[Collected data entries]
━━━
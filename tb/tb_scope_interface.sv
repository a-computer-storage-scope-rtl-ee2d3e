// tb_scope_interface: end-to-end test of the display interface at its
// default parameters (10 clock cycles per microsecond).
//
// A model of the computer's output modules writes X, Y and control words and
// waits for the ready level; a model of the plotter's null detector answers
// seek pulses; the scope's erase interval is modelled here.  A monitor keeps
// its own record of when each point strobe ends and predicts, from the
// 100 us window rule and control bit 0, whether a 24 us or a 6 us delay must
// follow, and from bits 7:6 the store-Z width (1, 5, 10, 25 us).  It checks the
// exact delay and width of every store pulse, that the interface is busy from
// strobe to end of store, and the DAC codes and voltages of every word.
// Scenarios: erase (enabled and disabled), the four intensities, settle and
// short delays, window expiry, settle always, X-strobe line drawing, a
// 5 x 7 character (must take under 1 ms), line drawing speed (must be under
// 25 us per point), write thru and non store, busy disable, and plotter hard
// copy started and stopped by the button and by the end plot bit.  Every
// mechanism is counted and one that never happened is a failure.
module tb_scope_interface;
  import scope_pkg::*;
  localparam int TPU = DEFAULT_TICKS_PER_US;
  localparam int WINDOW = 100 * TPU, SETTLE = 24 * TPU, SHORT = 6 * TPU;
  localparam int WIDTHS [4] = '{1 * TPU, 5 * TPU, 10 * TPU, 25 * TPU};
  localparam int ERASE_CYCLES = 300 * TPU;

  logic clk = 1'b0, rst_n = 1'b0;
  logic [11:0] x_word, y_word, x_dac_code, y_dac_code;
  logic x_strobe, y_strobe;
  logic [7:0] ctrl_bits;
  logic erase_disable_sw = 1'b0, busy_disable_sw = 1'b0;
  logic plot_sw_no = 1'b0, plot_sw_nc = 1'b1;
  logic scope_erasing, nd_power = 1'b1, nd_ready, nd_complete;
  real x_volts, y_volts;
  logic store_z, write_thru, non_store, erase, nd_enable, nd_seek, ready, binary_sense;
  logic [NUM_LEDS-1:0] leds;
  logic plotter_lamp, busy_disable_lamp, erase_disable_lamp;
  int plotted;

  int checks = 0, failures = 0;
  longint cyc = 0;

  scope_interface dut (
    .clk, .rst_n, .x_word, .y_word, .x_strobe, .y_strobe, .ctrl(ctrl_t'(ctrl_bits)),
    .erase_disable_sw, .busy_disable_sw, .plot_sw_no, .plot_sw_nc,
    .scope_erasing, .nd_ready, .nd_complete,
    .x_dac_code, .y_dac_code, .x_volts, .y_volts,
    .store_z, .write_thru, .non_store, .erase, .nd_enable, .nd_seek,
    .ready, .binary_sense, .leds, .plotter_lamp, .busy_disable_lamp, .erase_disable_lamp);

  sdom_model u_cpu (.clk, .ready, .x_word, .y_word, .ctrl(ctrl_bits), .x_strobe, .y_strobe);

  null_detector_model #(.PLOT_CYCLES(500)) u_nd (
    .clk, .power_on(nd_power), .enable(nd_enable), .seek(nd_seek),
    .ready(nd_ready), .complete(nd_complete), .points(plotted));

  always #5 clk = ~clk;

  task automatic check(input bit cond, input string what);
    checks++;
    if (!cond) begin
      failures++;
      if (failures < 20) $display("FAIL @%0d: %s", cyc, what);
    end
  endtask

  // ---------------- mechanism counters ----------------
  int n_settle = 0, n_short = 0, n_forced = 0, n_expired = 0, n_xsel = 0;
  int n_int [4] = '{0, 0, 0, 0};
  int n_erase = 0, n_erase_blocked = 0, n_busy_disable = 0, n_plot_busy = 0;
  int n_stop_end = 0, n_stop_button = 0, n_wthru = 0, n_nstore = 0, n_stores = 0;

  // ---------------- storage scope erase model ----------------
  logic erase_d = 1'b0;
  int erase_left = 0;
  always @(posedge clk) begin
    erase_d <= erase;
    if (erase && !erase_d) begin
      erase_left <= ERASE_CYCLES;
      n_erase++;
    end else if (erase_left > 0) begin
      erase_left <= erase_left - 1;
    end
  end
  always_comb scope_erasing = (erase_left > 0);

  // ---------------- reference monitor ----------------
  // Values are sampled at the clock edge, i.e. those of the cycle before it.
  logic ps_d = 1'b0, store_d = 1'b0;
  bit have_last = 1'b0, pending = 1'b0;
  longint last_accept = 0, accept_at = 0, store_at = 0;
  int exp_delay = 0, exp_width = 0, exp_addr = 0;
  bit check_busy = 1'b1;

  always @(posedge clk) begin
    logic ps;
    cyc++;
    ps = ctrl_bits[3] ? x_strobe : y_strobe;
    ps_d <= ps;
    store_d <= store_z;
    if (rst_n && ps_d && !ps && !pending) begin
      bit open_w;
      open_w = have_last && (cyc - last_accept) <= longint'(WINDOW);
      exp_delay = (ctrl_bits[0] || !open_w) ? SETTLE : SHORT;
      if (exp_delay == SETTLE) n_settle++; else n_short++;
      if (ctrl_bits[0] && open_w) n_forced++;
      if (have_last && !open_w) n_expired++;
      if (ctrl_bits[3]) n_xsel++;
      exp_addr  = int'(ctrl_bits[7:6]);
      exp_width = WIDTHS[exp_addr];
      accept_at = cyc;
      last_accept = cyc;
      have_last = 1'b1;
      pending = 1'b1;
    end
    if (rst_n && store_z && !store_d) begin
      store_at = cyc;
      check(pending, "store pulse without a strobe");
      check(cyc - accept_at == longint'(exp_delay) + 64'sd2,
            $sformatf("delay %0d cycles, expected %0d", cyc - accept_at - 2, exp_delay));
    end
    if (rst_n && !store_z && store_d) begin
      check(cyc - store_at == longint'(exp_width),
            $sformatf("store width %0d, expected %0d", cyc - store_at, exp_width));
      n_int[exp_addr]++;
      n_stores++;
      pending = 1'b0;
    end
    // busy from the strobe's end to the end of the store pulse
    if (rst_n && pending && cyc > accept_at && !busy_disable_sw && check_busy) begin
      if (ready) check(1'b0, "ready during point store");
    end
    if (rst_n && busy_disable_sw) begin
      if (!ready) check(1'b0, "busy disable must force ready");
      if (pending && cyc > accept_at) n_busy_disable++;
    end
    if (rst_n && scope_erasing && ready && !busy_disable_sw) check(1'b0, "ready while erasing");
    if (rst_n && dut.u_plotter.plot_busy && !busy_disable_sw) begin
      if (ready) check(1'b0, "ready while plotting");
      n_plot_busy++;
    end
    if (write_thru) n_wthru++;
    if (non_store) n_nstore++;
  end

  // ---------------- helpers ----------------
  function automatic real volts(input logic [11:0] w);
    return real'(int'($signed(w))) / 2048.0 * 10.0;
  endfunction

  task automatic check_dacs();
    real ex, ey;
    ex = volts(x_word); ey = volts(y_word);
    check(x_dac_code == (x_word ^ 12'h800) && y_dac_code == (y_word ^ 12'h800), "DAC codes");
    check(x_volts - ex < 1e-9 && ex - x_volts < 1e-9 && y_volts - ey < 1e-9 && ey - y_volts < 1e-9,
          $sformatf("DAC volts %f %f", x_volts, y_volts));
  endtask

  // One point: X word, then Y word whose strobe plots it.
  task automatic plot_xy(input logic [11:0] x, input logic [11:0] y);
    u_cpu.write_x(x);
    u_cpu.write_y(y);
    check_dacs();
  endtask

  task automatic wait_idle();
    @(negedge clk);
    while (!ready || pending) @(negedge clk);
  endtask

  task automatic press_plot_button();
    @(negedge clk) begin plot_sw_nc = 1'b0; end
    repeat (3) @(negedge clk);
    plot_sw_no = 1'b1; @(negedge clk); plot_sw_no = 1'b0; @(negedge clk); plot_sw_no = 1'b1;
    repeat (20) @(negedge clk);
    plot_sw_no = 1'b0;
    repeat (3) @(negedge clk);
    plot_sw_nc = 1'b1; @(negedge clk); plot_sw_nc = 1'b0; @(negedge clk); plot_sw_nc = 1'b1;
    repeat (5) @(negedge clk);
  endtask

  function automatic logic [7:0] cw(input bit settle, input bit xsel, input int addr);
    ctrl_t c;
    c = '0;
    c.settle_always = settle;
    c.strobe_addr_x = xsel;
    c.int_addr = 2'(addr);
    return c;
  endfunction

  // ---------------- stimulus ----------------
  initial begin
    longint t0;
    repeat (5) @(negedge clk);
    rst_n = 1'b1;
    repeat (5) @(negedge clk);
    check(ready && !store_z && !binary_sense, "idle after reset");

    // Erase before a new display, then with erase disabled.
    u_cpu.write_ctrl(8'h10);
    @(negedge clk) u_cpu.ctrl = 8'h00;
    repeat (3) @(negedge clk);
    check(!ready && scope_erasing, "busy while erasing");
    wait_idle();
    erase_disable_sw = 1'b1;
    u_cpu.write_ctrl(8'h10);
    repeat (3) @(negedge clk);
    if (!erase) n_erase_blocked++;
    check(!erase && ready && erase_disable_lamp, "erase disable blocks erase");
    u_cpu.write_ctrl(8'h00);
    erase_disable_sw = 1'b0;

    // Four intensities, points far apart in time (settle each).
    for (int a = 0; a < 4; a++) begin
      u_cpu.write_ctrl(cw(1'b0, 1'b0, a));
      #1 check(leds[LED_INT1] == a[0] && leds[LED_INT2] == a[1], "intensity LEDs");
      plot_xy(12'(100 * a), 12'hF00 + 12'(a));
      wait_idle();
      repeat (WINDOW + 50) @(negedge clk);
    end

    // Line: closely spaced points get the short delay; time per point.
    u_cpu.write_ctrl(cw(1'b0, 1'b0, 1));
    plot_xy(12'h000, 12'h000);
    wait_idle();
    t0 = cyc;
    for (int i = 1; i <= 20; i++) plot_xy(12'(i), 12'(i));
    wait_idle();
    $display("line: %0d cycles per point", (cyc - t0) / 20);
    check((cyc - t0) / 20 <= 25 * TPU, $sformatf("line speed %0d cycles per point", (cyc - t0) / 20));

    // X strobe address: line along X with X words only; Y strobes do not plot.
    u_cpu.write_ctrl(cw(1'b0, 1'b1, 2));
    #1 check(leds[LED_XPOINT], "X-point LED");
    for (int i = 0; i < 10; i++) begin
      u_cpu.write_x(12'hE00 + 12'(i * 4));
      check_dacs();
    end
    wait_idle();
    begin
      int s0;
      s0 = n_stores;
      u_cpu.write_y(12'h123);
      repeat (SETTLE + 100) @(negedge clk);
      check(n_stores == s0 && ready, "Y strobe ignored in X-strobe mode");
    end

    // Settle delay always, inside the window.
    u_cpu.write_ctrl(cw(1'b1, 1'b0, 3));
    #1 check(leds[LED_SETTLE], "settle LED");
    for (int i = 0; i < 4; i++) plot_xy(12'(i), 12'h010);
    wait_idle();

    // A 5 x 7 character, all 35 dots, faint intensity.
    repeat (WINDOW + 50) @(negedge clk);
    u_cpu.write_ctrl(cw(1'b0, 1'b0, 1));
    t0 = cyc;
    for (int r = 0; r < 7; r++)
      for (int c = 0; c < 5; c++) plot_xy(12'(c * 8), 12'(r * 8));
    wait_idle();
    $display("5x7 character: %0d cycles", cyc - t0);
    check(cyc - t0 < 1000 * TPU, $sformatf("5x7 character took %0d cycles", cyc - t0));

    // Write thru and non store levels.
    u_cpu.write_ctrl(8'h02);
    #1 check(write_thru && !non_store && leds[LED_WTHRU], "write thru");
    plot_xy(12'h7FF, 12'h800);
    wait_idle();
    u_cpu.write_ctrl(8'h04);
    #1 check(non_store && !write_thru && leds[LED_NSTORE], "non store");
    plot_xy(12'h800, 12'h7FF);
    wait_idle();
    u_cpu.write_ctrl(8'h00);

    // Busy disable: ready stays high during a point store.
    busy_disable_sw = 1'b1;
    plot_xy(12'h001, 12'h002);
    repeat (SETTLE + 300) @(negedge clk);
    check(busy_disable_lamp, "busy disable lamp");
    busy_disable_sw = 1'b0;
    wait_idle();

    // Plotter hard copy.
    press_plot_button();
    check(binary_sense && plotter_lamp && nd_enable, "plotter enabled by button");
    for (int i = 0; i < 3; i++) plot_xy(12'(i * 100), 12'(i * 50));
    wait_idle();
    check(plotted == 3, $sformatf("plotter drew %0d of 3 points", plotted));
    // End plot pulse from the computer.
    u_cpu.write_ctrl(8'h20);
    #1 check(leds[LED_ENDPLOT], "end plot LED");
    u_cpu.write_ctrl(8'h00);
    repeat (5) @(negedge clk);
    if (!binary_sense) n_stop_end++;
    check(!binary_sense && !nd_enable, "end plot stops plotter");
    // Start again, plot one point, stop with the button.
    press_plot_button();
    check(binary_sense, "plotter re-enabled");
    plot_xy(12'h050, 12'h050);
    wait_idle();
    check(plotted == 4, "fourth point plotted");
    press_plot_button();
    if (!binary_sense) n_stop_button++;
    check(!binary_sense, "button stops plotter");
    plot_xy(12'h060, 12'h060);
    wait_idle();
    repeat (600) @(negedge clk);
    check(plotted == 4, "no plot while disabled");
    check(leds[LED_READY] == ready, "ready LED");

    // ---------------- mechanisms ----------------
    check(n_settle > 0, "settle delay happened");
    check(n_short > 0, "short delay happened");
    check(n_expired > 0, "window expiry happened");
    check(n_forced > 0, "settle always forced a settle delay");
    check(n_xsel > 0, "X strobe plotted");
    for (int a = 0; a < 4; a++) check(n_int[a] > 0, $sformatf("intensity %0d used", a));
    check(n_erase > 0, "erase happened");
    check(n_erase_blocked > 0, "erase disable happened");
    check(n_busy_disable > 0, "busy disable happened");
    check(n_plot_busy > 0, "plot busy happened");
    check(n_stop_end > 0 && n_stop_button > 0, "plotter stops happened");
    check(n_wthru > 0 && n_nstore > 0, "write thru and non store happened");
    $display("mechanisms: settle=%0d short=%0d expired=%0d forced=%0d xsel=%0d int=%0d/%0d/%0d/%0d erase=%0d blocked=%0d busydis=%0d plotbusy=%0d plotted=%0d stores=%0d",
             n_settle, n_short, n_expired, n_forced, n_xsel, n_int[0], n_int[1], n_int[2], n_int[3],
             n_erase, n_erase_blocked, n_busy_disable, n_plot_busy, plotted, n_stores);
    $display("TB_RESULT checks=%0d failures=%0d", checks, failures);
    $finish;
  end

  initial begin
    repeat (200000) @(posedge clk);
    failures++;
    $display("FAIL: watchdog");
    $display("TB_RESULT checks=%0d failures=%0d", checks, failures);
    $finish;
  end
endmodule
━━━
## What this task involves
Filter the records above for lines containing the word "else", and copy those lines.

## Written response
    end else if (erase_left > 0) begin
      if (exp_delay == SETTLE) n_settle++; else n_short++;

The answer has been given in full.